If legal responsibility and therefore potentially liability lies with both the executive leadership team and with the board of an organisation then surely both should have a joint interest to ensure the effective running of the organisation. While there is certainly value in differentiating between the differing roles of governance and management too often this differentiation establishes an unhealthy separation that promotes an adversarial approach. This is reflected in an “us versus them” attitude that can lead to both ineffective and inefficient behaviour but also, and with potentially worse consequences, the covering up and selective filtering of critical information.

A helpful analogy is that the board should not be acting as a jet plane flying over the company every two months or quarterly and attempt to gather all the requisite information at high speed and from a dizzy height. Boards should act more like a helicopter hovering at an appropriate altitude to enable the continuation of the business but being able to land when required – i.e. when critical issues arise. This could certainly involve directors, especially non-executive directors, more than they may be accustomed to but surely if they are as liable as anyone else on the board and leadership team they should also have a right of access. This shifting between the role and responsibility of the board and the role and responsibility of the executive is what I call the “challenge of the dotted line”. This is one of the biggest challenges especially in the often highly politicised organisational environment. This challenge requires mature individuals supported by robust policies that facilitate the requisite information flows and decision making – and this challenge is not restricted to the large multinational organisations but often as evident in the smallest organisations.

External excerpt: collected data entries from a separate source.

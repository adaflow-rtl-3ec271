# Flexible-Pruning dataflow CNN accelerator

A dataflow CNN accelerator normally hard-wires one network: every layer has its
own hardware stage, and every loop bound is a synthesis constant. This design
keeps that structure but makes the one quantity that filter pruning changes,
the **number of channels of each layer**, a run-time value. One bitstream,
built for the full (not pruned) network, can then run any pruned version of it:
a model switch takes a pipeline drain plus a weight load, instead of an FPGA
reconfiguration that costs hundreds of milliseconds. Pruned models run with
fewer loop iterations and therefore finish frames faster, so a server can trade
accuracy for throughput as its incoming frame rate changes.

The same RTL, elaborated with `FLEXIBLE = 0` and the pruned channel counts as
parameters, is a *fixed* accelerator for one pruned model: the run-time ports
are ignored and synthesis removes the loop-bound logic.

The default configuration is the CNV network with 2-bit weights and 2-bit
activations (CNVW2A2) on 3x32x32 images.

## Dataflow structure

```
 image ──► ctrl gate ─► L0: SWU ─► MVTU ─► DWC ─► L1: SWU ─► MVTU ─► DWC ─► MaxPool ─► DWC ─► L2: SWU ─► MVTU ...
                                                                      ... ─► L6..L8: MVTU (FC) ─► class scores
```

Every layer is a hardware stage and all stages run at the same time on
valid/ready streams, so the frame rate is set by the slowest stage.

| module              | role |
|---------------------|------|
| `adaflow_accel`     | top: builds the chain from the per-layer parameter arrays |
| `swu`               | sliding window unit: line buffer, emits KxK windows |
| `mvtu`              | matrix-vector-threshold unit: PE x SIMD multiply-accumulate array plus threshold activation |
| `maxpool`           | 2x2 max pool, one comparator lane per channel |
| `stream_dwc`        | re-folds a stream from one lane count to another |
| `model_switch_ctrl` | run-time channel registers and the switch protocol |
| `adaflow_pkg`       | shared types and the default CNV layer table |

Default layer table (`adaflow_pkg::CNV_*`):

| layer | kind | in map | K | channels in → out | PE | SIMD | after |
|------:|------|-------:|--:|-------------------|---:|-----:|-------|
| 0 | conv | 32x32 | 3 | 3 → 64     | 16 | 3  | |
| 1 | conv | 30x30 | 3 | 64 → 64    | 32 | 32 | 2x2 pool |
| 2 | conv | 14x14 | 3 | 64 → 128   | 16 | 32 | |
| 3 | conv | 12x12 | 3 | 128 → 128  | 16 | 32 | 2x2 pool |
| 4 | conv | 5x5   | 3 | 128 → 256  | 4  | 32 | |
| 5 | conv | 3x3   | 3 | 256 → 256  | 1  | 32 | |
| 6 | FC   | 1x1   | 1 | 256 → 512  | 1  | 4  | |
| 7 | FC   | 1x1   | 1 | 512 → 512  | 1  | 8  | |
| 8 | FC   | 1x1   | 1 | 512 → 10   | 2  | 1  | (scores, no activation) |

Convolutions are unpadded with stride 1. The folding (PE, SIMD) is the usual
one for this network; the last layer uses PE = 2 so that 10 classes divide
evenly.

## How a layer is folded (mvtu)

A layer multiplies a `COUT x (K*K*CIN)` weight matrix with each input window.
The MVTU has `PE` processing elements with `SIMD` lanes each. Per cycle it takes
`SIMD` window elements and multiplies them with `PE*SIMD` weights, so:

* `SF = K*K*cin / SIMD` cycles produce one group of `PE` outputs;
* `NF = cout / PE` groups cover all output channels;
* a window costs `SF*NF` cycles, an image `OFM*OFM*SF*NF` cycles.

The first group reads the window from the stream and keeps it in an input
buffer; the other `NF-1` groups re-read it from there. At the end of each
group every PE compares its 16-bit accumulator with its three thresholds and
outputs how many it reaches (a 2-bit activation). The last layer has no
thresholds and outputs the signed accumulators as class scores.

Weights are signed 2-bit, activations unsigned 2-bit, image pixels unsigned
8-bit.

## Run-time channel counts (the flexible part)

Pruning removes whole filters, so only channel counts change between models,
and `cin` of a layer is `cout` of the layer before. Every stage gets its counts
on 16-bit ports. Hardware is always sized for the worst case; what the count
does depends on how the stage is parallelised:

* **Counts that only bound sequential loops** (MVTU `SF` and `NF`, SWU and
  width-converter channel folds). A smaller count gives fewer iterations and
  a shorter frame. The `PE x SIMD` array is fully used.
* **Counts that bound an unrolled loop** (max pool, one comparator per
  channel). Lanes at and above the count are not fed (forced to zero) and sit
  idle. The pruned model gains nothing here, but loses nothing either.

For every lane to be fed, a layer's output count must be a multiple of its own
`PE` and of the next layer's `SIMD`. The switch controller refuses any count
that breaks this rule, is zero, or exceeds the worst case. It also refuses
writes to the last layer, because the class count is never pruned.

In the simulated full-size network, one image takes 139,856 cycles from first
input to last score with all channels. With half the filters of every hidden
layer it takes 41,466 cycles.

Buffers keep their worst-case address spacing, so one count change needs no
re-packing of any buffer. The weight memory is packed densely for the loaded
model: word `nf*SF + sf` with the run-time `SF`.

## Model switch protocol (model_switch_ctrl)

1. The host raises `sw_req`.
2. At the next image boundary, input is gated. The image currently entering
   always completes.
3. When every admitted image has left the pipeline (counted in input and
   output beats), `drained` rises and `switch_cnt` increments.
4. While `drained` is high, the host writes channel counts (`cfg_we`,
   `cfg_layer`, `cfg_value`) and weights/thresholds (`wr_*`). A refused
   channel write pulses `cfg_err`. Writes outside the window are ignored
   (weights) or refused (channels).
5. The host drops `sw_req`. Images flow with the new model.

After reset, all counts are the worst case and the weight memories are
undefined. The host must open one window to load a model before the first
image.

### Weight and threshold write format

`wr_layer` selects the layer and `wr_sel` selects the memory (`MEM_WEIGHT` or
`MEM_THRESH`).

* **Weights.** The word at `nf*SF + sf` holds lane `p*SIMD + s` =
  `W[nf*PE + p][sf*SIMD + s]`, 2 bits each.
* **Weight column order.** A column index is `(ky*K + kx)*cin + c`. This is the
  order in which the SWU emits window elements.
* **Thresholds.** The word at `nf` holds lane `p*3 + t` (16 bits each). It is
  the t-th threshold of channel `nf*PE + p`, in ascending order.

`wr_data` is as wide as the widest word: 2048 bits by default, for layer 1.

## Streams and timing

* **Input.** One beat is `SIMD_0` channels of one pixel, in row-major order. By
  default that is one 24-bit RGB pixel per beat.
* **Output.** One beat is `PE_last` 16-bit signed scores. An image gives 5 beats
  by default.
* **Handshake.** All streams use valid/ready. A beat moves when both are high.
  A held output beat does not change; this is asserted in `mvtu` and `maxpool`.
* **Clock and reset.** There is one clock and an asynchronous active-low reset.
  The reset clears the control state, not the memories.
* **SWU.** The SWU is a ring of `K+1` line buffers. It starts output row `oy`
  once input rows `oy..oy+K-1` are in, and writes the next row while it reads
  the current ones. The writer may already start the next image while the last
  windows of the current one are read.
* **Width converters.** A width converter collects one pixel, then emits it.
  This costs `ch/IN_L + ch/OUT_L` cycles per pixel, which is well under an
  MVTU's per-pixel time.

Throughput at the defaults, from the folding: the slowest stages are layers 6
and 7, at `64*512 = 32,768` cycles per image. In simulation, back-to-back
images leave 34,690 cycles apart, about 2,880 images/s at 100 MHz. The extra
6% is pipeline refill at image boundaries: the line buffers refill, and a fully
connected layer cannot start before its whole input vector has arrived. With
all channels halved, the slowest stage is layer 0, at 16,200 cycles per image.

## Verification

Each module has a self-checking testbench in `tb/`. Each prints
`TB_RESULT checks=N failures=M`.

| testbench | what it checks |
|-----------|----------------|
| `tb_mvtu` | Random matrices, full and pruned counts, random back-pressure. Checks the exact output rate of one group per `SF` cycles. |
| `tb_swu` | Every window element over three back-to-back images at 4 channels, then three at 2 channels, with random gaps and back-pressure. The writer runs into the next image while the last windows are still read. |
| `tb_maxpool` | Full and pruned channel counts. The unfed lanes carry random data that must not leak. |
| `tb_stream_dwc` | 2→4→2 lanes at 8 and 4 channels. Also checks a whole-pixel output (2→8 lanes), which must give exactly one beat per pixel at 4 channels too. |
| `tb_model_switch_ctrl` | Gating at the image boundary, window opening only after drain, accepted and refused writes, no input inside the window. |
| `tb_adaflow_accel` | A five-layer network end to end. Covers a switch to a pruned model in mid-stream and back again, and checks the class scores against a reference model in the testbench. Counts the switches, the gated input, the refused writes, the back-pressure and the pruned images. Also checks that pruned images finish sooner, and that back-to-back images leave within 10% of the slowest stage's time. |
| `tb_adaflow_fixed` | The five-layer network as a fixed accelerator (`FLEXIBLE = 0`, pruned counts as parameters). Includes a weight reload. |
| `tb_adaflow_full` | The same at the default CNV size: 64 to 512 channels, about 1.5 M weights, loaded through the write port. Runs in well under a minute of simulation. |

Run one, for example:

```
verilator --binary --timing --assert -Irtl -y rtl rtl/adaflow_pkg.sv tb/tb_adaflow_full.sv --top-module tb_adaflow_full
./obj_dir/Vtb_adaflow_full
```

The weights, thresholds and images are random. The thresholds are placed
around the spread of each layer's accumulator, so activations use all four
levels. No trained network is included.

## Departures and limits

* **Network details.** The layer topology, the folding and the number formats
  (16-bit accumulator, unsigned activations) are this design's choices for a
  CNVW2A2-style network.
* **Loadable weights.** Weights live in writable memories so that a model can
  be switched without a new bitstream. The cost is a host write port as wide as
  the widest weight word.
* **Memory reads.** Weight, threshold and line-buffer memories are read
  asynchronously (distributed-RAM style). Mapping the large ones to block RAM
  would need a registered read and one more pipeline stage in `mvtu` and `swu`.
* **No latency overhead from flexibility.** A pruned model takes the same
  number of cycles on the flexible build as on a fixed build of that model:
  929 cycles per image in the test network, in both cases. Hardware built
  through high-level synthesis tends to lose a little latency to run-time loop
  bounds. This RTL does not, because its loop bounds are compared in the same
  cycle as the counters. The cost of flexibility is only extra logic: the
  count registers, comparators and idle max-pool lanes.
* **No FIFOs.** There are no FIFOs between stages. A burst of back-pressure
  stalls the whole chain at once.
* **No pruning checks outside the controller.** Counts must be multiples of
  `SIMD` at the input of every stage. The controller enforces this. The
  modules themselves do not check it.
* **1-bit weights.** Variants with 1-bit weights (W1A2) run on this hardware
  with ±1 weights in the 2-bit fields. They do not get the smaller arithmetic a
  dedicated 1-bit build would have.
* **Class count.** A dataset with more than 10 classes needs a different
  `L_COUT` for the last layer (with `L_PE` dividing it). For example,
  traffic-sign recognition has 43 classes.
* **Outside the hardware.** Choosing which pruned model to run, training and
  pruning the models, and reconfiguring the FPGA for a fixed accelerator all
  happen outside this hardware. The accelerator only provides the ports they
  drive.

## Changing the design

* **Layer table.** All layer properties are array parameters of `adaflow_accel`
  (`L_K`, `L_IFM`, `L_COUT`, `L_PE`, `L_SIMD`, `L_POOL`). Layer `i` takes the
  output of layer `i-1`. A fully connected layer is `K = 1` on a 1x1 map. The
  pooled size must match the next `L_IFM`. `CIN0`, `L_COUT` and the pooled
  channel counts must be multiples of the corresponding `SIMD` and `PE`.
* **Fixed accelerator.** Set `FLEXIBLE = 0` and give the pruned counts in
  `L_COUT`.
* **Formats.** `ABITS` and `WBITS` set the activation and weight widths. The
  threshold count follows as `2^ABITS - 1`. `ACC_W` must hold the largest dot
  product of any layer.
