// adaflow_pkg: types, constants and the default network description shared by
// the flexible dataflow modules and the accelerator top.
//
// The default network is the CNV topology (six 3x3 convolutions, two 2x2 max
// pools, three fully connected layers) on 3x32x32 images, with 2-bit weights and
// 2-bit activations (CNVW2A2) and an 8-bit image input. The per-layer folding
// (PE, SIMD) follows the usual published folding of this network for FINN; the
// last layer uses PE=2 so that its 10 outputs divide evenly.
//
// Every flexible module has a 16-bit port that carries its current channel
// count; CFG_W is that width.
package adaflow_pkg;

  localparam int unsigned CFG_W = 16;   // width of a runtime channel-count port
  typedef logic [CFG_W-1:0] ch_t;

  localparam int unsigned WR_ADDR_W = 16; // weight/threshold write address width

  // Which memory of an MVTU a host write goes to.
  typedef enum logic {
    MEM_WEIGHT = 1'b0,
    MEM_THRESH = 1'b1
  } mem_sel_e;

  // Default CNV layer table (index 0 = first convolution).
  localparam int unsigned CNV_NL = 9;
  typedef int unsigned cnv_arr_t [CNV_NL];

  localparam cnv_arr_t CNV_K    = '{3, 3, 3, 3, 3, 3, 1, 1, 1};
  localparam cnv_arr_t CNV_IFM  = '{32, 30, 14, 12, 5, 3, 1, 1, 1};
  localparam cnv_arr_t CNV_COUT = '{64, 64, 128, 128, 256, 256, 512, 512, 10};
  localparam cnv_arr_t CNV_PE   = '{16, 32, 16, 16, 4, 1, 1, 1, 2};
  localparam cnv_arr_t CNV_SIMD = '{3, 32, 32, 32, 32, 32, 4, 8, 1};
  // 1 = a 2x2 max pool follows this layer
  localparam cnv_arr_t CNV_POOL = '{0, 1, 0, 1, 0, 0, 0, 0, 0};

  localparam int unsigned CNV_CIN0   = 3;   // image channels
  localparam int unsigned CNV_IN0_W  = 8;   // image pixel bits
  localparam int unsigned CNV_ABITS  = 2;   // activation bits
  localparam int unsigned CNV_WBITS  = 2;   // weight bits (signed)
  localparam int unsigned CNV_ACC_W  = 16;  // accumulator / threshold bits

  function automatic int unsigned imax(int unsigned a, int unsigned b);
    return (a > b) ? a : b;
  endfunction

  // Number of thresholds of an activation of 'bits' bits.
  function automatic int unsigned n_thresh(int unsigned bits);
    return (1 << bits) - 1;
  endfunction

endpackage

In many senses the two extremes of massive powerful corporations and tiny, small and medium sized corporations are identical. They comprise a separate legal entity housing the business that is owned by some parties and controlled by (possibly) others. In another sense these two extremes look so different that it is difficult to imagine any similarities between them.

One of the key similarities is that each type of entity is led by a team of leaders and that team of leaders is a team of individuals – a group of people balancing the circles of ME, US and WE.